# Repairing and Re-painting drywall over semi-gloss



## Brushjockey (Mar 8, 2011)

De glossing doesn't have to be that severe- just give it a light but thorough sand ( I like to use either a hand sander or sponge sander- med grit. ) 
Not a bad idea to do before patching to help the patch. 
was the semi oil or latex?
After patching and sanding- prime all with a good acrylic BONDING primer.

Don't know if we've had anyone from Japan before- would be interesting to know what products are available to you.


----------



## barneyrubble (Aug 23, 2010)

Thanks for the quick reply.

The products over here are about 20 or 30 years behind in both quality and technology when compared with those of the US or Germany or other countries, AND nothing is cheap with the imported products being ridiculously expensive. (Quick example: I bought a 1 gallon can of primer (about $50) for my doors that was NOT self-leveling and had a heck of a time re-sanding and repainting. The interesting point is that the guy I bought the paint from, who owns his own painting company, had never heard of self-leveling.)

I used latex because my wife is ultra-sensitive to the fumes of oil-based products.

Another question, based on your reply: I already did one wall, where I tried to sand with paper before applying the texture and there was no noticeable change in the surface (maybe because of the orange peel texture), which is why I imported the liquid sander/deglosser. I ended up using my random orbit sander with 80 grit paper to de-gloss that wall before I re-textured and painted. Needless to say, but I'll say it anyhow, it was a bear of a job to clean up!! 

My question then is: since I have the de-glosser, would it have the same effect and result as hand-sanding? I'm not necessarily looking for the easy way out; I would rather do it once and have it done right than to have to go back to fix my screw up next year.


----------



## Brushjockey (Mar 8, 2011)

If the walls didn't scratch up- were they kind of rubbery rather than hard?
Old school latex semi isn't the hard stuff that the new trim enamels are- and you might not need to do anything. It also might be enough to put a bonding primer on first rather than sand- easy- fast and cleaner. 
I would not use the power sander or even the deglosser. Overkill.
But I wonder what you have in bonding primers. 15 years ago they were mostly oils here, now we have very many good ones.
Do you have Zinnser products there? They would have something.


----------



## barneyrubble (Aug 23, 2010)

"If the walls didn't scratch up- were they kind of rubbery rather than hard?"

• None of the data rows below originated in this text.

// tb_dmm_top: end-to-end test of the multimeter logic.
//
// The testbench stands in for everything outside the FPGA: an analog front
// end turns the quantity under test into the ADC input for the meter whose
// relay is closed (voltmeter: 220/220 ohm divider; ammeter: 50 mV per mA with
// the measured gain error 0.8164 and offset 0.127 mA; ohmmeter: 5 uA through
// the resistor; beta meter: 10 uA base current, 50 ohm emitter sense), and
// the AD976 model converts it. The test walks through every meter, positive
// and negative inputs, no meter and two meters selected, and reads the
// result back from the segment outputs only: unit characters, digits, sign
// and decimal point. Each displayed number must equal the reference scaling
// of the ADC code exactly and lie within 0.3 % of full scale of the physical
// input. Mechanisms counted (each must occur): ADC conversions, sample
// pushes, display refreshes, every meter mode, a negative reading shown with
// a minus sign, the blank "no meter" display, and relay changes.
// TIMER_LIMIT stays at its default; HOLD_CYCLES is cut to 500 cycles.
`timescale 1ns/1ps
module tb_dmm_top;
  import dmm_pkg::*;
  import dmm_tb_pkg::*;

  localparam int HOLD = 500;

  logic        clk = 1'b0;
  logic        rst_n = 1'b1;
  logic        sw_v, sw_a, sw_o, sw_b;
  logic [15:0] adc_data;
  logic        adc_busy, adc_rc;
  logic [1:0]  relay_v, relay_a, relay_o, relay_b;
  logic [2:0]  mode;
  logic        neg_led;
  logic [7:0][6:0] hex;
  logic [3:0]  hex_dp;
  logic [1:0]  fsm_state;
  logic        sample_valid;
  real         vin;
  int          conversions, violations;
  logic [15:0] last_code;

  int checks = 0, failures = 0;

  always #10 clk = ~clk;

  dmm_top #(.HOLD_CYCLES(HOLD)) dut (
    .clk(clk), .rst_n(rst_n),
    .sw_voltmeter(sw_v), .sw_ammeter(sw_a), .sw_ohmmeter(sw_o), .sw_betameter(sw_b),
    .adc_data(adc_data), .adc_busy(adc_busy), .adc_rc(adc_rc),
    .relay_v(relay_v), .relay_a(relay_a), .relay_o(relay_o), .relay_b(relay_b),
    .mode(mode), .neg_led(neg_led), .hex(hex), .hex_dp(hex_dp),
    .fsm_state(fsm_state), .sample_valid(sample_valid));

  ad976_model #(.T_CONV_NS(2000)) adc (
    .rc(adc_rc), .vin(vin), .busy(adc_busy), .data(adc_data),
    .conversions(conversions), .violations(violations), .last_code(last_code));

  // quantity under test: V, mA, ohm or beta, depending on the meter
  real quantity;

  // analog front end, switched by the relay outputs
  always @* begin
    if (relay_v == 2'b01)      vin = quantity / 2.0;
    else if (relay_a == 2'b01) vin = (0.8164 * quantity + 0.127) * 0.050;
    else if (relay_o == 2'b01) vin = quantity * 5.0e-6;
    else if (relay_b == 2'b01) vin = quantity * 10.0e-6 * 50.0;
    else                       vin = 0.0;
  end

  // mechanism counters
  int n_push = 0, n_refresh = 0, n_relay_change = 0, n_minus = 0, n_blank = 0;
  int n_mode [4] = '{0, 0, 0, 0};
  logic [7:0] prev_relays = '0;

  always @(posedge clk) begin
    if (rst_n) begin
      if (sample_valid) n_push++;
      if (dut.u_bcd.update) n_refresh++;
      if ({relay_b, relay_o, relay_a, relay_v} != prev_relays) n_relay_change++;
      prev_relays = {relay_b, relay_o, relay_a, relay_v};
    end
  end

  task automatic fail(input string msg);
    failures++;
    if (failures < 20) $display("FAIL @%0t: %s", $time, msg);
  endtask

  // wait until readings of the new input have reached the display
  task automatic settle();
    int p0, r0;
    p0 = n_push;
    wait (n_push >= p0 + 2);
    r0 = n_refresh;
    wait (n_refresh >= r0 + 1);
    @(negedge clk);
  endtask

  // read the display and compare with the references
  task automatic measure(input logic [3:0] sel, input real q, input real full_scale,
                         input real unit_size, input string name);
    int  d [6];
    int  shown;
    bit  minus, bad;
    int  exp_mag;
    bit  exp_neg;
    int  dp_pos;
    real phys;
    sw_v = sel[0]; sw_a = sel[1]; sw_o = sel[2]; sw_b = sel[3];
    quantity = q;
    settle();
    bad = 0;
    for (int k = 0; k < 6; k++) d[k] = digit_of(hex[k]);
    for (int k = 0; k < 5; k++) if (d[k] < 0 || d[k] > 9) bad = 1;
    minus = (d[5] == 10);
    if (d[5] != 10 && d[5] != 15) bad = 1;
    shown = 0;
    for (int k = 4; k >= 0; k--) shown = shown * 10 + d[k];
    ref_reading(sel, last_code, exp_mag, exp_neg);
    dp_pos = -1;
    for (int k = 0; k < 4; k++) if (!hex_dp[k]) dp_pos = k + 2;
    checks++;
    if (bad) fail($sformatf("%s: unreadable digits", name));
    checks++;
    if (shown != exp_mag || minus != exp_neg || neg_led != exp_neg)
      fail($sformatf("%s: display %s%0d, expected %s%0d", name, minus ? "-" : "", shown,
                     exp_neg ? "-" : "", exp_mag));
    checks++;
    if ({hex[7], hex[6]} != ref_unit(sel))
      fail($sformatf("%s: unit %b", name, {hex[7], hex[6]}));
    checks++;
    if (mode != ref_mode(sel)) fail($sformatf("%s: mode %b", name, mode));
    // within 0.3 % of full scale of the true value
    if (unit_size > 0.0) begin
      phys = (minus ? -1.0 : 1.0) * shown * unit_size;
      checks++;
      if ((phys - q > 0.003 * full_scale) || (q - phys > 0.003 * full_scale))
        fail($sformatf("%s: shows %f, input %f", name, phys, q));
    end
    if (minus) n_minus++;
    if (d[5] == 15 && hex[7] == 7'h7F && hex[6] == 7'h7F) n_blank++;
    case (sel)
      4'b0001: begin n_mode[0]++; checks++; if (dp_pos != 3) fail("voltmeter point"); end
      4'b0010: begin n_mode[1]++; checks++; if (dp_pos != 2) fail("ammeter point"); end
      4'b0100: begin n_mode[2]++; checks++; if (dp_pos != 4) fail("ohmmeter point"); end
      4'b1000: begin n_mode[3]++; checks++; if (dp_pos != -1) fail("beta point"); end
      default: begin checks++; if (dp_pos != -1) fail("no-meter point"); end
    endcase
    $display("%-22s switches %4b: display %s %s%0d (point on HEX%0d)", name, sel,
             (sel == 4'b0001) ? "dc" : (sel == 4'b0010) ? "nA" : (sel == 4'b0100) ? "oh" :
             (sel == 4'b1000) ? "bE" : "  ", minus ? "-" : " ", shown, dp_pos);
  endtask

  initial begin
    #50ms;
    failures++;
    $display("watchdog expired");
    $display("TB_RESULT checks=%0d failures=%0d", checks, failures);
    $finish;
  end

  initial begin
    {sw_b, sw_o, sw_a, sw_v} = 4'b0001;
    quantity = 0.0;
    #1 rst_n = 1'b0;
    repeat (3) @(posedge clk);
    #1 rst_n = 1'b1;

    measure(4'b0001, 19.753,   20.0,    0.001,  "voltmeter 19.753 V");
    measure(4'b0001, 1.5,      20.0,    0.001,  "voltmeter 1.5 V");
    measure(4'b0001, -7.25,    20.0,    0.001,  "voltmeter -7.25 V");
    measure(4'b0001, 0.0,      20.0,    0.001,  "voltmeter 0 V");
    measure(4'b0010, 10.0,     200.0,   0.01,   "ammeter 10 mA");
    measure(4'b0010, 18.0,     200.0,   0.01,   "ammeter 18 mA");
    measure(4'b0010, -50.0,    200.0,   0.01,   "ammeter -50 mA");
    measure(4'b0100, 1.0e6,    2.0e6,   100.0,  "ohmmeter 1 Mohm");
    measure(4'b0100, 47.0e3,   2.0e6,   100.0,  "ohmmeter 47 kohm");
    measure(4'b1000, 150.0,    20000.0, 1.0,    "beta meter 150");
    measure(4'b0000, 0.0,      1.0,     0.0,    "no meter");
    measure(4'b0011, 0.0,      1.0,     0.0,    "two meters");
    measure(4'b0001, -19.9,    20.0,    0.001,  "voltmeter -19.9 V");

    checks++; if (violations != 0) fail($sformatf("%0d ADC protocol violations", violations));
    checks++; if (conversions == 0) fail("no ADC conversion");
    checks++; if (n_push == 0) fail("no sample pushed");
    checks++; if (n_refresh == 0) fail("no display refresh");
    for (int m = 0; m < 4; m++) begin
      checks++; if (n_mode[m] == 0) fail($sformatf("meter %0d never used", m));
    end
    checks++; if (n_minus == 0) fail("no negative reading shown");
    checks++; if (n_blank == 0) fail("blank display never shown");
    checks++; if (n_relay_change < 5) fail("relays did not switch");
    $display("conversions=%0d pushes=%0d refreshes=%0d relay_changes=%0d minus=%0d blank=%0d modes=%0d/%0d/%0d/%0d",
             conversions, n_push, n_refresh, n_relay_change, n_minus, n_blank,
             n_mode[0], n_mode[1], n_mode[2], n_mode[3]);
    $display("TB_RESULT checks=%0d failures=%0d", checks, failures);
    $finish;
  end

endmodule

Actually they are hard, really hard! Not rubbery at all.

As a general rule, painters over here don't use what we consider 'primer' for anything, therefore its hard to find and expensive to buy. I CAN get Benjamin Moore products here, but a gallon of primer is around $90. For the most part I have to find creative (read - affordable) ways to do things. 

The "primer" they use here is some sort of watery substance that stinks to high heaven, but works well on drywall and other such absorbent surfaces. They call it sealer. However, it won't stick to semigloss, it just runs off and makes a mess on my floor, which is why I bought the liquid sander / de-glosser.

Zinnser, as in Rust-oleum? I just checked on-line and to my surprise the products exist over here, though it appears to be only for commercial/industrial applications. I have an email address for one of the sales reps (I assume), so I'll shoot him off an email to see what he can do. Thanks for the idea.


----------



## Brushjockey (Mar 8, 2011)

It's really hard to advise you, when what you have and what you have access to is so different.. wish i could help more but so many of my solutions are product specific...


----------



## barneyrubble (Aug 23, 2010)

No worries! I appreciate your advice. G'day


----------



## jsheridan (Jan 30, 2011)

I think the message we should take away from this is "America, what a country".


----------